20,Feb
Coluna

Os 100 anos do cantor RS

Roberto Silva cantou samba como poucos, mas o apoio à ditadura civil-militar na época do general Médici o deixou à margem do mercado fonográfico. Foto Divulgação
Roberto Silva cantou samba como poucos, mas o apoio à ditadura civil-militar na época do general Médici o deixou à margem do mercado fonográfico. (Foto: Divulgação)

- Marineth, ocê lembrou-me do centenário de nascimento da Elizeth Cardoso, a “Divina”, e quero retribuir, recordando que, também em 2020, é comemorado o centenário do cantor Roberto Silva, baluarte do samba. Alguns momentos de convivência com ele me vêm à lembrança, como em levá-lo para cantar na Feijoada do Império Serrano e na gravadora na qual fazia a assessoria de imprensa e o cantor integrava o cast de artistas. Roberto Silva foi cultuado por João Gilberto, o criador do gênero musical bossa-nova, e admirado, entre outros artistas, por Caetano Veloso.

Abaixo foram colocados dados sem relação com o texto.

// mp_accum: match-penalty accumulation buffer and best-candidate selection for whole
// segments.
//
// The engine produces one SAD per (sub-segment of a macro-block, candidate). A segment
// usually spreads over many macro-blocks, so its match penalty for a candidate is the
// sum of the SADs of all its sub-segments for that candidate. This block keeps that sum
// for every segment of the frame and every candidate index, and at the end of an
// iteration picks for each segment the candidate with the smallest total.
//
// Use, once per iteration over the frame:
//   1. clear  : one pulse; empties the buffer (one segment row per cycle, MAX_SEG cycles).
//   2. for each macro-block: write the segment number of each of its sub-segments
//      (map_wr_en, map_ss, map_seg), then feed the engine's results (in_valid/in_ready,
//      in_res). A result adds its SAD to entry (map[in_res.ssid], in_res.vidx) and records
//      the vector of that entry. One result is taken per cycle while the block is idle.
//   3. select : one pulse with nseg = number of segments; the block scans segments
//      0..nseg-1, one per cycle, and emits for each (best_valid) the candidate with the
//      lowest total (lowest index on a tie; best_found = 0 if the segment got no result,
//      and best_idx and best_mv then mean nothing).
//      It adds the winning totals into total_mp. When the scan ends, done pulses and
//      converged tells whether total_mp failed to improve on the previous iteration's
//      (never true after the first selection following reset).
//
// Follows the published design: penalties accumulated per segment and candidate, selection of
// the best candidate per segment from the accumulated penalties, and convergence as
// "the average match penalty over all segments no longer improves" (the total is
// compared, which is the same test for a fixed number of segments). In the published design
// this runs on the system controller; doing it in hardware, the segment count, the
// widths and the scan order are this design's own choices.
module mp_accum
  import sbme_pkg::mv_t, sbme_pkg::result_t, sbme_pkg::SSID_W, sbme_pkg::VIDX_W;
#(
  parameter int MAX_SEG = 1024,
  parameter int MAX_VEC = 8,
  parameter int MP_W    = 32,
  localparam int SEG_W  = $clog2(MAX_SEG),
  localparam int NSS    = 1 << SSID_W
) (
  input  logic              clk,
  input  logic              rst_n,
  input  logic              clear,
  input  logic              select,
  input  logic [SEG_W:0]    nseg,
  output logic              busy,
  output logic              done,
  output logic              converged,
  output logic [MP_W-1:0]   total_mp,
  // sub-segment to segment map of the current macro-block
  input  logic              map_wr_en,
  input  logic [SSID_W-1:0] map_ss,
  input  logic [SEG_W-1:0]  map_seg,
  // results from the engine
  input  logic              in_valid,
  output logic              in_ready,
  input  result_t           in_res,
  // best candidate per segment
  output logic              best_valid,
  output logic [SEG_W-1:0]  best_seg,
  output logic              best_found,
  output logic [VIDX_W-1:0] best_idx,
  output mv_t               best_mv,
  output logic [MP_W-1:0]   best_mp
);

  typedef enum logic [1:0] {S_IDLE, S_CLEAR, S_SELECT} state_t;
  state_t state;

  logic [MAX_VEC-1:0][MP_W-1:0] mp_mem [MAX_SEG];
  mv_t  [MAX_VEC-1:0]           mv_mem [MAX_SEG];
  logic [MAX_VEC-1:0]           vld    [MAX_SEG];
  logic [SEG_W-1:0]             seg_map [NSS];

  logic [SEG_W:0]   cnt;
  logic [SEG_W:0]   nseg_q;
  logic [MP_W-1:0]  prev_total;
  logic             have_prev;

  logic [SEG_W-1:0] acc_seg;
  logic [SEG_W-1:0] scan_seg;
  assign acc_seg  = seg_map[in_res.ssid];
  assign scan_seg = cnt[SEG_W-1:0];

  // Arg-min over the valid entries of the segment being scanned.
  logic              min_found;
  logic [VIDX_W-1:0] min_idx;
  logic [MP_W-1:0]   min_mp;
  always_comb begin
    min_found = 1'b0;
    min_idx   = '0;
    min_mp    = '1;
    for (int v = 0; v < MAX_VEC; v++) begin
      if (vld[scan_seg][v] && (!min_found || mp_mem[scan_seg][v] < min_mp)) begin
        min_found = 1'b1;
        min_idx   = VIDX_W'(v);
        min_mp    = mp_mem[scan_seg][v];
      end
    end
  end

  assign busy     = (state != S_IDLE);
  assign in_ready = (state == S_IDLE) && !clear && !select;

  always_ff @(posedge clk) begin
    if (map_wr_en) seg_map[map_ss] <= map_seg;
  end

  // Buffer storage: cleared a row at a time, accumulated an entry at a time.
  always_ff @(posedge clk) begin
    if (state == S_CLEAR) begin
      vld[scan_seg]    <= '0;
      mp_mem[scan_seg] <= '0;
    end else if (in_valid && in_ready) begin
      vld[acc_seg][in_res.vidx]    <= 1'b1;
      mp_mem[acc_seg][in_res.vidx] <= mp_mem[acc_seg][in_res.vidx] + MP_W'(in_res.sad);
      mv_mem[acc_seg][in_res.vidx] <= in_res.mv;
    end
  end

  always_ff @(posedge clk or negedge rst_n) begin
    if (!rst_n) begin
      state      <= S_IDLE;
      cnt        <= '0;
      nseg_q     <= '0;
      done       <= 1'b0;
      converged  <= 1'b0;
      total_mp   <= '0;
      prev_total <= '0;
      have_prev  <= 1'b0;
      best_valid <= 1'b0;
      best_seg   <= '0;
      best_found <= 1'b0;
      best_idx   <= '0;
      best_mv    <= '0;
      best_mp    <= '0;
    end else begin
      done       <= 1'b0;
      best_valid <= 1'b0;
      unique case (state)
        S_IDLE: begin
          cnt <= '0;
          if (clear) state <= S_CLEAR;
          else if (select) begin
            nseg_q   <= (nseg > (SEG_W+1)'(MAX_SEG)) ? (SEG_W+1)'(MAX_SEG) : nseg;
            total_mp <= '0;
            state    <= S_SELECT;
          end
        end
        S_CLEAR: begin
          cnt <= cnt + 1'b1;
          if (cnt == (SEG_W+1)'(MAX_SEG - 1)) state <= S_IDLE;
        end
        S_SELECT: begin
          if (cnt >= nseg_q) begin
            converged  <= have_prev && (total_mp >= prev_total);
            prev_total <= total_mp;
            have_prev  <= 1'b1;
            done       <= 1'b1;
            state      <= S_IDLE;
          end else begin
            best_valid <= 1'b1;
            best_seg   <= scan_seg;
            best_found <= min_found;
            best_idx   <= min_idx;
            best_mv    <= mv_mem[scan_seg][min_idx];
            best_mp    <= min_found ? min_mp : '0;
            if (min_found) total_mp <= total_mp + min_mp;
            cnt <= cnt + 1'b1;
          end
        end
        default: state <= S_IDLE;
      endcase
    end
  end

  a_in_map: assert property (@(posedge clk) disable iff (!rst_n)
                             in_valid && in_ready |-> int'(acc_seg) < MAX_SEG);

endmodule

- Athaliba, não pretendendo ser taxada de saudosista, no atual contexto da música popular impera, predomina, prospera a mediocridade, sem analogia àquela época do Roberto Silva. Ciro Monteiro o apelidou de “Mistura Fina”, marca de cigarro, devido à magreza e a maneira constante de vestir terno branco. Mas, como foi o show dele na escola de samba Império Serrano?

- Marineth, o cantor Jorginho do Império, filho do saudoso Mano Décio da Viola, me pediu para ajudar a Império Serrano, nas comemorações dos 60 anos de fundação da agremiação. Fiz uma publicação e auxiliei na produção das apresentações musicais. Ele me falou da satisfação de ter Roberto Silva como atração de um dos eventos da Feijoada Imperial, pois há muitos anos não via o cantor, padrinho de batismo de um dos irmãos dele.

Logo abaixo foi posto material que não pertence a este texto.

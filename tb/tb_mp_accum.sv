// tb_mp_accum: self-checking test of the match-penalty accumulation buffer.
// Three iterations over 20 segments. In each, random "macro-blocks" map their four
// sub-segments to random segments and deliver random SADs for random candidates; the
// sums per (segment, candidate) and the best candidate of each segment are computed
// here and compared with the block's selection output, as is the total. Iteration 2
// repeats iteration 1 exactly (no improvement: converged must be 1), iteration 3 lowers
// every SAD (improvement: converged must be 0). Also checks that in_ready is low while
// clearing and that the clear empties every entry.
module tb_mp_accum;
  import sbme_pkg::*;
  localparam int MAX_SEG = 1024, NSEG = 20, NMB = 30;
  logic clk = 0;
  always #5 clk = ~clk;

  logic        rst_n = 0, clear = 0, select = 0;
  logic [10:0] nseg = 0;
  logic        busy, done, converged;
  logic [31:0] total_mp;
  logic        map_wr_en = 0;
  logic [1:0]  map_ss = 0;
  logic [9:0]  map_seg = 0;
  logic        in_valid = 0, in_ready;
  result_t     in_res = '0;
  logic        best_valid, best_found;
  logic [9:0]  best_seg;
  logic [2:0]  best_idx;
  mv_t         best_mv;
  logic [31:0] best_mp;

  mp_accum dut (.*);

  int checks = 0, failures = 0;
  longint sums [NSEG][8];
  bit     seen [NSEG][8];
  mv_t    mvs  [NSEG][8];
  // Recorded stimulus of iteration 1, replayed in iterations 2 and 3
  int rec_map [NMB][4];
  result_t rec_res [NMB][$];
  int n_sel = 0, n_ready_low = 0;

  // Selection checker
  always @(posedge clk) if (rst_n && best_valid) begin
    int s, bi;
    longint bm;
    bit f;
    s = int'(best_seg);
    f = 0; bi = 0; bm = 0;
    for (int v = 0; v < 8; v++)
      if (seen[s][v] && (!f || sums[s][v] < bm)) begin f = 1; bi = v; bm = sums[s][v]; end
    checks++;
    if (s != n_sel || best_found != f || (f && (int'(best_idx) != bi || longint'(best_mp) != bm ||
        best_mv != mvs[s][bi]))) begin
      failures++;
      $display("FAIL seg %0d (exp %0d): found %0d idx %0d mp %0d, exp %0d %0d %0d",
               s, n_sel, best_found, best_idx, best_mp, f, bi, bm);
    end
    n_sel++;
  end

  always @(posedge clk) if (rst_n && busy && !in_ready) n_ready_low++;

  task automatic do_clear();
    @(negedge clk); clear = 1;
    @(negedge clk); clear = 0;
    while (busy) @(negedge clk);
    for (int s = 0; s < NSEG; s++) for (int v = 0; v < 8; v++) begin sums[s][v] = 0; seen[s][v] = 0; end
  endtask

  task automatic do_select(int exp_conv);
    longint tot;
    tot = 0;
    for (int s = 0; s < NSEG; s++) begin
      bit f; longint bm;
      f = 0; bm = 0;
      for (int v = 0; v < 8; v++) if (seen[s][v] && (!f || sums[s][v] < bm)) begin f = 1; bm = sums[s][v]; end
      tot += bm;
    end
    n_sel = 0;
    @(negedge clk); select = 1; nseg = 11'(NSEG);
    @(negedge clk); select = 0;
    while (!done) @(negedge clk);
    checks += 3;
    if (n_sel != NSEG) begin failures++; $display("FAIL %0d selections", n_sel); end
    if (longint'(total_mp) != tot) begin failures++; $display("FAIL total %0d exp %0d", total_mp, tot); end
    if (int'(converged) != exp_conv) begin failures++; $display("FAIL converged %0d exp %0d", converged, exp_conv); end
  endtask

  // mode 0: new random stimulus; 1: replay; 2: replay with every SAD reduced
  task automatic iteration(int mode);
    do_clear();
    for (int m = 0; m < NMB; m++) begin
      for (int ss = 0; ss < 4; ss++) begin
        if (mode == 0) rec_map[m][ss] = int'($urandom_range(0, NSEG - 1));
        @(negedge clk); map_wr_en = 1; map_ss = 2'(ss); map_seg = 10'(rec_map[m][ss]);
      end
      @(negedge clk); map_wr_en = 0;
      if (mode == 0) begin
        rec_res[m].delete();
        for (int k = 0; k < int'($urandom_range(1, 32)); k++) begin
          result_t r;
          r.ssid = 2'($urandom); r.vidx = 3'($urandom);
          // The vector of a candidate index is a property of the segment.
          r.mv.x = MV_W'(rec_map[m][r.ssid] + int'(r.vidx));
          r.mv.y = MV_W'(int'(r.vidx) - rec_map[m][r.ssid]);
          r.sad = 16'($urandom_range(0, 20000)); r.wsum = 9'($urandom);
          rec_res[m].push_back(r);
        end
      end
      foreach (rec_res[m][k]) begin
        result_t r;
        int s;
        r = rec_res[m][k];
        if (mode == 2) r.sad = r.sad / 2;
        s = rec_map[m][r.ssid];
        @(negedge clk); in_valid = 1; in_res = r;
        while (!in_ready) @(negedge clk);
        sums[s][r.vidx] += longint'(r.sad);
        seen[s][r.vidx] = 1;
        mvs[s][r.vidx]  = r.mv;
      end
      @(negedge clk); in_valid = 0;
    end
  endtask

  initial begin
    repeat (300000) @(posedge clk);
    failures++;
    $display("TB_RESULT checks=%0d failures=%0d", checks, failures);
    $finish;
  end

  initial begin
    repeat (2) @(negedge clk);
    rst_n = 1;
    iteration(0);
    do_select(0);        // first selection: nothing to compare with
    iteration(1);
    do_select(1);        // same penalties: no improvement
    iteration(2);
    do_select(0);        // lower penalties: improved
    checks++;
    if (n_ready_low < MAX_SEG) begin failures++; $display("FAIL in_ready not low while clearing"); end
    $display("TB_RESULT checks=%0d failures=%0d", checks, failures);
    $finish;
  end
endmodule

- Athaliba, como ocê encontrou o Roberto Silva?

- Marineth, o cantor morava nas vizinhanças do Conjunto dos Músicos e o encontrava vez por outra. Ele aceitou o convite e realizou show memorável, entusiasmando a plateia na quadra de ensaios da escola de samba com cerca de três mil pessoas, em Madureira, no Rio de Janeiro..

- Maravilha, Athaliba.

- Sim, Marineth. Roberto Silva cantou músicas que fizeram sucesso e estão na memória do público, como “Mandei fazer um patuá”, “Emilia”, “Agora e cinza”, “Falsa baiana”, “Juracy”, “Aos pés da cruz”, “Se acaso você chegasse”, “Cabelos brancos” e “Escurinho”, entre outras. Também no repertório “Trouxa” e “Não posso mais”, de autoria do cantor com Geraldo Barbosa e Miriam Nascimento. No final, Jorginho do Império e o irmão afilhado do Roberto Silva relembraram com ele bons momentos em encontros com Mano Décio da Viola.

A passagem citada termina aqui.